How to use RGBA or 4 channel images in a DCGAN model in pytorch

Hello, many thanks to all contributors in advance.

I am trying to apply pytorch’s DCGAN model however when I try to run the dataset it defaults to 3 channel images even though my images are 4 channel RGBA.

How to use RGBA or 4 channel images in a DCGAN model in pytorch?


dataset = dset.ImageFolder(root=dataroot,
                           transform=transforms.Compose([
                               transforms.Resize(image_size),
                               transforms.CenterCrop(image_size),
                               transforms.ToTensor(),
                               transforms.Normalize((0.5, 0.5, 0.5), (0.5, 0.5, 0.5)),
                           ]))
# Create the dataloader
dataloader = torch.utils.data.DataLoader(dataset, batch_size=batch_size,
                                         shuffle=True, num_workers=workers)

This is the code I use to generate the dataset, I would like to modify it to be able to use my images with format [647, 4, 256,256]

You would need to modify the first conv layer of the model which I guess would currently accept tensors with 3 channels.
However, are you sure the alpha channel contains any (useful) information and is not just set to the highest value for all pixels? In the latter case, I would claim you can directly remove this channel as it doesn’t contain any information.

When executing my code without any correction, I get the following error

Given groups=1, weight of size [32, 4, 4, 4], expected input[1, 3, 256, 256] to have 4 channels, but got 3 channels instead 

This is because dataset.dset.ImageFolder is converting the images to 3 channels, how can I make it read all four channels?

The information of the alpha channel is of supreme importance since the images are physical representations of the axes X, Y, Z, Z’ of a physical magnitude.

Thank you very much for taking the time to respond!

You could provide a custom loader to ImageFolder as the default would transform the images to RGB as seen here.

1 Like

Hi,
As you know, we can use only 1 and 3 channels in Keras, etc.
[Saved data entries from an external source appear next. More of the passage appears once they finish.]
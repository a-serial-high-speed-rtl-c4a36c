// spfi_dl_rx - receive path of the data link layer.
//
// Words from the lane layer are split into data-link control words and frame words
// (data and control words demux). ACK, NACK and FCT words whose CRC-8 is right become
// events for the local transmitter. Frame words go to the word identification state
// machine, and the CRC check block accumulates CRC-16 over them: one accumulator for
// data frames and one for BC frames, so a BC frame inside a data frame is handled.
// Data words of data frames are de-scrambled (when enabled) and written straight into
// the IN VC buffer named in the SDF; each word is held back one place so the EOP flag
// from EDF_EOP can be attached to the last word. At EDF the frame is committed when its
// CRC is right, its sequence number is the expected one and nothing else went wrong;
// otherwise the buffer is rolled back and the frame is dropped. A good frame is
// acknowledged (ACK with its sequence number); a dropped frame triggers one NACK with
// the expected sequence number, repeated only after a later good frame. A frame that
// arrives again after it was already accepted is not written but acknowledged again.
// BC frames (2 data words) are checked the same way and pushed whole into the IN BC
// buffer; a BC frame nested in a data frame is delivered on its CRC alone.
//
// Flow control: for each VC the block grants credits, one per MAX_FRAME words of free
// IN VC buffer space not already promised, and sends the cumulative grant count
// (mod 8) in FCT words; every FCT_REFRESH cycles all counts are sent again, so a lost
// FCT only delays traffic. All frame formats and this flow-control form are this
// design's own.
//
// Lint note: the crc_next outputs of the CRC instances are left open; only the
// registered CRC is compared.
module spfi_dl_rx
  import spfi_pkg::*;
#(
  parameter int unsigned NUM_VC      = 4,
  parameter int unsigned VC_DEPTH    = 256,
  parameter int unsigned MAX_FRAME   = 64,
  parameter int unsigned FCT_REFRESH = 512
) (
  input  logic        clk,
  input  logic        rst_n,
  input  logic        scramble_en,
  input  logic        lane_active,
  input  logic        in_valid,
  input  word_t       in_word,
  input  logic        in_err,
  // IN VC buffers (write side)
  output logic [NUM_VC-1:0] vc_wr,
  output logic [32:0]       vc_wdata,
  output logic [NUM_VC-1:0] vc_commit,
  output logic [NUM_VC-1:0] vc_rollback,
  input  logic [NUM_VC-1:0] vc_full,
  input  logic [$clog2(VC_DEPTH):0] vc_free [NUM_VC],
  // IN BC buffer
  output logic        bc_wr,
  output logic [71:0] bc_wdata,
  input  logic        bc_full,
  // events for the local transmitter
  output logic        rx_ack,
  output logic        rx_nack,
  output logic [7:0]  rx_seq,
  output logic        rx_fct,
  output logic [4:0]  rx_fct_vc,
  output logic [2:0]  rx_fct_cnt,
  // control word requests
  output logic        ack_req,
  output logic [7:0]  ack_seq,
  input  logic        ack_done,
  output logic        nack_req,
  output logic [7:0]  nack_seq,
  input  logic        nack_done,
  output logic        fct_req,
  output logic [7:0]  fct_arg,
  input  logic        fct_done,
  // status
  output rx_state_e   state,
  output logic        frame_error,   // pulse: a frame was dropped
  output logic        frame_ok       // pulse: a frame was accepted
);
  localparam int unsigned VW = (NUM_VC > 1) ? $clog2(NUM_VC) : 1;

  // ---------------- demux ----------------
  logic ctrl, good_ctrl_crc;
  logic [7:0] typ;
  logic w_sdf, w_edf, w_sbf, w_ebf, w_data, w_bad;
  assign typ           = in_word.d[15:8];
  assign ctrl          = in_valid && !in_err && is_dl_ctrl(in_word);
  assign good_ctrl_crc = in_word.d[31:24] == ctrl_crc(typ, in_word.d[23:16]);

  assign rx_ack     = ctrl && typ == 8'(DW_ACK)  && good_ctrl_crc;
  assign rx_nack    = ctrl && typ == 8'(DW_NACK) && good_ctrl_crc;
  assign rx_fct     = ctrl && typ == 8'(DW_FCT)  && good_ctrl_crc;
  assign rx_seq     = in_word.d[23:16];
  assign rx_fct_vc  = in_word.d[23:19];
  assign rx_fct_cnt = in_word.d[18:16];

  logic is_link_ctrl;
  assign is_link_ctrl = ctrl && (typ == 8'(DW_ACK) || typ == 8'(DW_NACK) || typ == 8'(DW_FCT));
  assign w_sdf  = ctrl && typ == 8'(DW_SDF);
  assign w_edf  = ctrl && (typ == 8'(DW_EDF) || typ == 8'(DW_EDF_EOP));
  assign w_sbf  = ctrl && typ == 8'(DW_SBF);
  assign w_ebf  = ctrl && typ == 8'(DW_EBF);
  assign w_data = in_valid && !in_err && in_word.k == 4'b0000;
  assign w_bad  = in_valid && !is_link_ctrl && !w_sdf && !w_edf && !w_sbf && !w_ebf && !w_data;

  logic data_start, data_word, data_end, data_abort, bc_start, bc_word, bc_end, bc_abort;
  spfi_word_id_fsm u_fsm (
    .clk, .rst_n, .lane_active, .valid(in_valid && !is_link_ctrl),
    .w_sdf, .w_edf, .w_sbf, .w_ebf, .w_data, .w_bad,
    .state, .data_start, .data_word, .data_end, .data_abort,
    .bc_start, .bc_word, .bc_end, .bc_abort
  );

  // ---------------- CRC check ----------------
  logic [15:0] dcrc, bcrc;
  spfi_crc16 u_dcrc (.clk, .rst_n, .start(data_start), .en(data_word), .data(in_word.d),
                     .first(data_start ? 2'd1 : 2'd0), .crc(dcrc), .crc_next());
  spfi_crc16 u_bcrc (.clk, .rst_n, .start(bc_start), .en(bc_word), .data(in_word.d),
                     .first(bc_start ? 2'd1 : 2'd0), .crc(bcrc), .crc_next());
  logic dcrc_ok, bcrc_ok;
  assign dcrc_ok = in_word.d[31:16] == crc16_byte(dcrc, typ);
  assign bcrc_ok = in_word.d[31:16] == crc16_byte(bcrc, typ);

  // ---------------- de-scrambler ----------------
  logic [31:0] desc;
  spfi_scrambler u_dscr (.clk, .rst_n, .seed(data_start), .en(data_word),
                         .din(in_word.d), .dout(desc));

  // ---------------- data frames ----------------
  logic [7:0]    exp_seq;
  logic [VW-1:0] cur_vc;
  logic          cur_bad, cur_dup_old, cur_skip;
  logic [7:0]    cur_seq;
  logic [7:0]    wcnt;
  logic          held_v;
  logic [31:0]   held;
  logic          nacked;
  logic          dfull;
  assign dfull = vc_full[cur_vc];

  logic [7:0] seq_in;
  logic       vc_ok_in;
  assign seq_in   = in_word.d[31:24];
  assign vc_ok_in = int'(in_word.d[23:16]) < int'(NUM_VC);

  // end-of-frame decision (valid in the cycle of data_end)
  logic frame_good;
  assign frame_good = data_end && dcrc_ok && !cur_bad && !cur_skip && !(held_v && dfull);

  always_comb begin
    vc_wr       = '0;
    vc_commit   = '0;
    vc_rollback = '0;
    vc_wdata    = {1'b0, held};
    if (data_word && held_v && !cur_skip && !cur_bad) vc_wr[cur_vc] = 1'b1;
    if (frame_good) begin
      vc_wr[cur_vc]     = held_v;
      vc_wdata          = {typ == 8'(DW_EDF_EOP), held};
      vc_commit[cur_vc] = 1'b1;
    end else if (data_end || data_abort) begin
      vc_rollback[cur_vc] = 1'b1;
    end
  end

  // ---------------- BC frames ----------------
  logic [7:0]  bc_chan, bc_seq;
  logic [63:0] bc_msg;
  logic [2:0]  bc_cnt;
  logic        bc_nested;
  logic        bc_good;
  assign bc_good  = bc_end && bcrc_ok && bc_cnt == 3'd2 && !bc_full &&
                    (bc_nested || bc_seq == exp_seq);
  assign bc_wr    = bc_good;
  assign bc_wdata = {bc_chan, bc_msg};

  // ---------------- flow control ----------------
  logic [2:0] granted [NUM_VC];
  logic [2:0] rcvd    [NUM_VC];
  logic [NUM_VC-1:0] dirty;
  logic [$clog2(FCT_REFRESH+1)-1:0] refresh;
  logic [VW-1:0] fsel;

  always_comb begin
    fsel = '0;
    for (int v = int'(NUM_VC) - 1; v >= 0; v--) if (dirty[v]) fsel = VW'(v);
  end
  assign fct_req = |dirty;
  assign fct_arg = {5'(fsel), granted[fsel]};

  always_ff @(posedge clk or negedge rst_n) begin
    if (!rst_n) begin
      exp_seq <= '0; cur_vc <= '0; cur_bad <= 1'b0; cur_skip <= 1'b0; cur_dup_old <= 1'b0;
      cur_seq <= '0; wcnt <= '0; held_v <= 1'b0; held <= '0; nacked <= 1'b0;
      ack_req <= 1'b0; ack_seq <= '0; nack_req <= 1'b0; nack_seq <= '0;
      bc_chan <= '0; bc_seq <= '0; bc_msg <= '0; bc_cnt <= '0; bc_nested <= 1'b0;
      frame_error <= 1'b0; frame_ok <= 1'b0;
      dirty <= '0; refresh <= '0;
      for (int v = 0; v < int'(NUM_VC); v++) begin granted[v] <= '0; rcvd[v] <= '0; end
    end else begin
      frame_error <= 1'b0;
      frame_ok    <= 1'b0;
      if (ack_done)  ack_req  <= 1'b0;
      if (nack_done) nack_req <= 1'b0;

      // data frame bookkeeping
      if (data_start) begin
        cur_vc      <= vc_ok_in ? VW'(in_word.d[23:16]) : '0;
        cur_seq     <= seq_in;
        cur_bad     <= !vc_ok_in;
        cur_skip    <= seq_in != exp_seq;
        cur_dup_old <= (8'(exp_seq - seq_in) != 8'd0) && (8'(exp_seq - seq_in) <= 8'd128);
        wcnt        <= '0;
        held_v      <= 1'b0;
      end else if (data_word) begin
        held   <= scramble_en ? desc : in_word.d;
        held_v <= 1'b1;
        wcnt   <= wcnt + 8'd1;
        if (wcnt == 8'(MAX_FRAME) || (held_v && dfull && !cur_skip)) cur_bad <= 1'b1;
      end

      if (frame_good) begin
        exp_seq  <= exp_seq + 8'd1;
        ack_req  <= 1'b1;
        ack_seq  <= cur_seq;
        nacked   <= 1'b0;
        frame_ok <= 1'b1;
        rcvd[cur_vc] <= rcvd[cur_vc] + 3'd1;
      end else if (data_end && dcrc_ok && !cur_bad && cur_dup_old) begin
        ack_req <= 1'b1;                 // repeated frame: acknowledge again
        ack_seq <= exp_seq - 8'd1;
      end else if (data_end || data_abort) begin
        frame_error <= 1'b1;
        if (!nacked) begin
          nack_req <= 1'b1;
          nack_seq <= exp_seq;
          nacked   <= 1'b1;
        end
      end

      // BC frame bookkeeping
      if (bc_start) begin
        bc_chan   <= in_word.d[23:16];
        bc_seq    <= seq_in;
        bc_cnt    <= '0;
        bc_nested <= (state == RX_DATA);
      end else if (bc_word) begin
        if (bc_cnt == 3'd0) bc_msg[31:0]  <= in_word.d;
        if (bc_cnt == 3'd1) bc_msg[63:32] <= in_word.d;
        if (bc_cnt != 3'd7) bc_cnt <= bc_cnt + 3'd1;
      end
      if (bc_good && !bc_nested) begin
        exp_seq  <= exp_seq + 8'd1;
        ack_req  <= 1'b1;
        ack_seq  <= bc_seq;
        nacked   <= 1'b0;
        frame_ok <= 1'b1;
      end else if (bc_end && bcrc_ok && bc_cnt == 3'd2 && !bc_nested &&
                   (8'(exp_seq - bc_seq) != 8'd0) && (8'(exp_seq - bc_seq) <= 8'd128)) begin
        ack_req <= 1'b1;
        ack_seq <= exp_seq - 8'd1;
      end else if ((bc_end && !bc_good) || bc_abort) begin
        frame_error <= 1'b1;
        if (!nacked && !bc_nested) begin
          nack_req <= 1'b1;
          nack_seq <= exp_seq;
          nacked   <= 1'b1;
        end
      end

      // flow-control credits
      refresh <= refresh + 1'b1;
      for (int v = 0; v < int'(NUM_VC); v++) begin
        logic [2:0] promised;
        promised = granted[v] - rcvd[v];
        if (int'(vc_free[v]) / int'(MAX_FRAME) > int'(promised) && promised != 3'd7) begin
          granted[v] <= granted[v] + 3'd1;
          dirty[v]   <= 1'b1;
        end
      end
      if (refresh == ($clog2(FCT_REFRESH+1))'(FCT_REFRESH)) begin
        refresh <= '0;
        dirty   <= '1;
      end else if (fct_done) begin
        dirty[fsel] <= 1'b0;
      end
    end
  end
endmodule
But I just realized that
we can use the desired channels in Pytorch based on this link:

“You can write a custom dataset class for reading images and make them 16 channels input.
Check [link] for writing a custom dataset.”
But according to what you wrote here, finally “ImageFolder” converts the input to RGB channels?
def pil_loader(path: str) → Image.Image:
with open(path, “rb”) as f:
img = Image.open(f)
return img.convert(“RGB”)
Is that correct?

A custom Dataset allows you to load and process the data the way you want. It would come down to loading an image with 16 channels as this it not a standard image format. However, if you have stored these samples as binary data you could just load them.

Many thanks for answering.
I have another question. I could load them and the conv layer can deal with these images? or this binary image converts to an RGB format?
In Keras, we have to use 1 or 3 channels. There is not this constraint for Pytorch? We can load images with any formats and with any number of channels?
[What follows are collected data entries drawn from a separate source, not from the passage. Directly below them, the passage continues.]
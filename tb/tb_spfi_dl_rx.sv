// tb_spfi_dl_rx - hand-built word streams into the receive path (scrambling on):
//   good frame         -> words written to the right VC, committed, ACK requested
//   frame with bad CRC -> rolled back, NACK(expected sequence) requested
//   the frame again    -> committed, ACK
//   the same again     -> duplicate: nothing committed, re-ACKed
//   BC frame           -> BC message written
//   ACK/NACK/FCT words -> decoded for the transmit side; one with a bad CRC-8 ignored
// and the flow-control side must request an FCT for the free space it sees.
module tb_spfi_dl_rx;
  import spfi_pkg::*;
  localparam int NV = 4;
  logic clk = 0, rst_n = 0;
  always #5 clk = ~clk;
  int checks = 0, failures = 0;
  task automatic chk(bit ok, string s);
    checks++; if (!ok) begin failures++; $display("FAIL %s", s); end
  endtask

  logic iv, ie;
  word_t iw;
  logic [NV-1:0] vwr, vcm, vrb;
  logic [32:0] vwd;
  logic [8:0] vfree [NV];
  logic bwr, rack, rnack, rfct, areq, nreq, freq, ferr, fok;
  logic [71:0] bwd;
  logic [7:0] rseq, aseq, nseq, farg;
  logic [4:0] fvc; logic [2:0] fcnt;
  rx_state_e st;
  spfi_dl_rx #(.NUM_VC(NV), .VC_DEPTH(256), .MAX_FRAME(64)) dut (.clk, .rst_n, .scramble_en(1'b1),
    .lane_active(1'b1), .in_valid(iv), .in_word(iw), .in_err(ie), .vc_wr(vwr), .vc_wdata(vwd),
    .vc_commit(vcm), .vc_rollback(vrb), .vc_full('0), .vc_free(vfree), .bc_wr(bwr), .bc_wdata(bwd),
    .bc_full(1'b0), .rx_ack(rack), .rx_nack(rnack), .rx_seq(rseq), .rx_fct(rfct), .rx_fct_vc(fvc),
    .rx_fct_cnt(fcnt), .ack_req(areq), .ack_seq(aseq), .ack_done(areq), .nack_req(nreq),
    .nack_seq(nseq), .nack_done(nreq), .fct_req(freq), .fct_arg(farg), .fct_done(freq),
    .state(st), .frame_error(ferr), .frame_ok(fok));

  // monitors
  logic [32:0] got [$];
  int commits [NV], rollbacks = 0, acks = 0, nacks = 0, bcs = 0, fcts = 0;
  int last_ack = -1, last_nack = -1, n_rx_ack = 0, n_rx_nack = 0, n_rx_fct = 0;
  logic [71:0] last_bc;
  always @(posedge clk) if (rst_n) begin
    for (int v = 0; v < NV; v++) begin
      if (vwr[v]) got.push_back(vwd);
      if (vcm[v]) commits[v]++;
      if (vrb[v]) rollbacks++;
    end
    if (areq) begin acks++; last_ack = aseq; end
    if (nreq) begin nacks++; last_nack = nseq; end
    if (freq) fcts++;
    if (bwr) begin bcs++; last_bc = bwd; end
    if (rack) n_rx_ack++;
    if (rnack) n_rx_nack++;
    if (rfct) begin n_rx_fct++; chk(fvc == 5'd2 && fcnt == 3'd5, "FCT fields"); end
  end

  task automatic send(word_t w);
    @(negedge clk); iv = 1; iw = w; @(negedge clk); iv = 0;
  endtask
  // data frame with n words d0, d0+1, ...; bad_crc spoils the CRC field
  task automatic frame(int vc, int seq, int n, logic [31:0] d0, bit bad_crc);
    logic [15:0] crc, s;
    logic [47:0] e;
    word_t w;
    w = word_t'{k: 4'b0001, d: {8'(seq), 8'(vc), 8'(DW_SDF), K28_3}};
    send(w);
    crc = crc16_word(CRC16_INIT, w.d, 1);
    s = SCR_SEED;
    for (int i = 0; i < n; i++) begin
      e = scr_step(s); s = e[47:32];
      send(word_t'{k: 4'h0, d: (d0 + 32'(i)) ^ e[31:0]});
      crc = crc16_word(crc, (d0 + 32'(i)) ^ e[31:0], 0);
    end
    crc = crc16_byte(crc, 8'(DW_EDF_EOP));
    if (bad_crc) crc = ~crc;
    send(word_t'{k: 4'b0001, d: {crc, 8'(DW_EDF_EOP), K28_3}});
    repeat (3) @(negedge clk);
  endtask

  initial begin
    iv = 0; ie = 0; iw = '0;
    for (int v = 0; v < NV; v++) begin vfree[v] = 9'd256; commits[v] = 0; end
    repeat (3) @(posedge clk); #1 rst_n = 1;
    repeat (20) @(posedge clk);
    chk(fcts >= NV, "FCTs requested for the free space");

    frame(1, 0, 5, 32'h100, 0);
    chk(commits[1] == 1 && got.size() == 5 && acks == 1 && last_ack == 0, "good frame committed and ACKed");
    foreach (got[i]) chk(got[i] == {i == 4, 32'h100 + 32'(i)}, "descrambled data, EOP on last");
    got.delete();
    frame(2, 1, 7, 32'h200, 1);
    chk(rollbacks == 1 && commits[2] == 0 && nacks == 1 && last_nack == 1, "bad CRC: rollback and NACK(1)");
    frame(2, 1, 7, 32'h200, 0);
    chk(commits[2] == 1 && acks == 2 && last_ack == 1, "replayed frame committed");
    frame(2, 1, 7, 32'h200, 0);
    chk(commits[2] == 1 && acks == 3 && last_ack == 1, "duplicate re-ACKed, not committed");
    // frame from the future (sequence 5 while 2 is expected): dropped, NACK(2)
    frame(3, 5, 3, 32'h300, 0);
    chk(commits[3] == 0 && last_nack == 2, "sequence gap: NACK(expected)");

    // BC frame (sequence 2 now expected)
    begin
      logic [15:0] crc;
      word_t w;
      w = word_t'{k: 4'b0001, d: {8'd2, 8'd9, 8'(DW_SBF), K28_3}};
      send(w); crc = crc16_word(CRC16_INIT, w.d, 1);
      send(word_t'{k: 4'h0, d: 32'hAAAA_0001}); crc = crc16_word(crc, 32'hAAAA_0001, 0);
      send(word_t'{k: 4'h0, d: 32'hBBBB_0002}); crc = crc16_word(crc, 32'hBBBB_0002, 0);
      send(word_t'{k: 4'b0001, d: {crc16_byte(crc, 8'(DW_EBF)), 8'(DW_EBF), K28_3}});
      repeat (3) @(negedge clk);
      chk(bcs == 1 && last_bc == {8'd9, 32'hBBBB_0002, 32'hAAAA_0001}, "BC message delivered");
    end

    // link control words
    send(dl_ctrl_word(DW_ACK, 8'd7));
    send(dl_ctrl_word(DW_NACK, 8'd8));
    send(dl_ctrl_word(DW_FCT, {5'd2, 3'd5}));
    begin
      word_t w;
      w = dl_ctrl_word(DW_ACK, 8'd9); w.d[31:24] = ~w.d[31:24];
      send(w);
    end
    repeat (3) @(negedge clk);
    chk(n_rx_ack == 1 && n_rx_nack == 1 && n_rx_fct == 1, "ACK/NACK/FCT decoded, bad CRC-8 ignored");
    $display("TB_RESULT checks=%0d failures=%0d", checks, failures);
    $finish;
  end
  initial begin
    repeat (5000) @(posedge clk); failures++;
    $display("TB_RESULT checks=%0d failures=%0d", checks, failures); $finish;
  end
endmodule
You are creating the conv layer and as long as you specify in_channels=16 in the first conv layer it will be able to process inputs with 16 channels.

Again, you can create a custom Dataset and load whatever you want. Samples with 16 channels are not images, so PIL or OpenCV won’t be able to load these samples. However, as long as you can load the sample somehow inside the Dataset you will be able to use it also to train your model.

1 Like

Oh. Finally, I could understand your meaning! The main challenge is the load of the images! If we can load them, we can train the networks with them! Is that correct?
In the conv layers, Pytorch can consider weights for any number of channels! So, the main challenge is that we must load images in the format of gray, RGB, or a tensor (In PyTorch we deal with tensors)? For example, if I have FITS images I can not train my image in Pytorch. Is that correct? Because this is an unknown format in Pytorch!

PyTorch doesn’t know anything about image formats and just expects tensors.
If you can load your 16 channels using any library and transform it somehow to a tensor (e.g. from numpy arrays) it will work.
What PyTorch cares about is:

input = torch.randn(1, 16, 224, 224)
first_conv = nn.Conv2d(16, 32, 3, 1, 1)

out = first_conv(input)

You have to make sure input is a tensor with 16 channels.

1 Like

Many thanks for your guidance and time.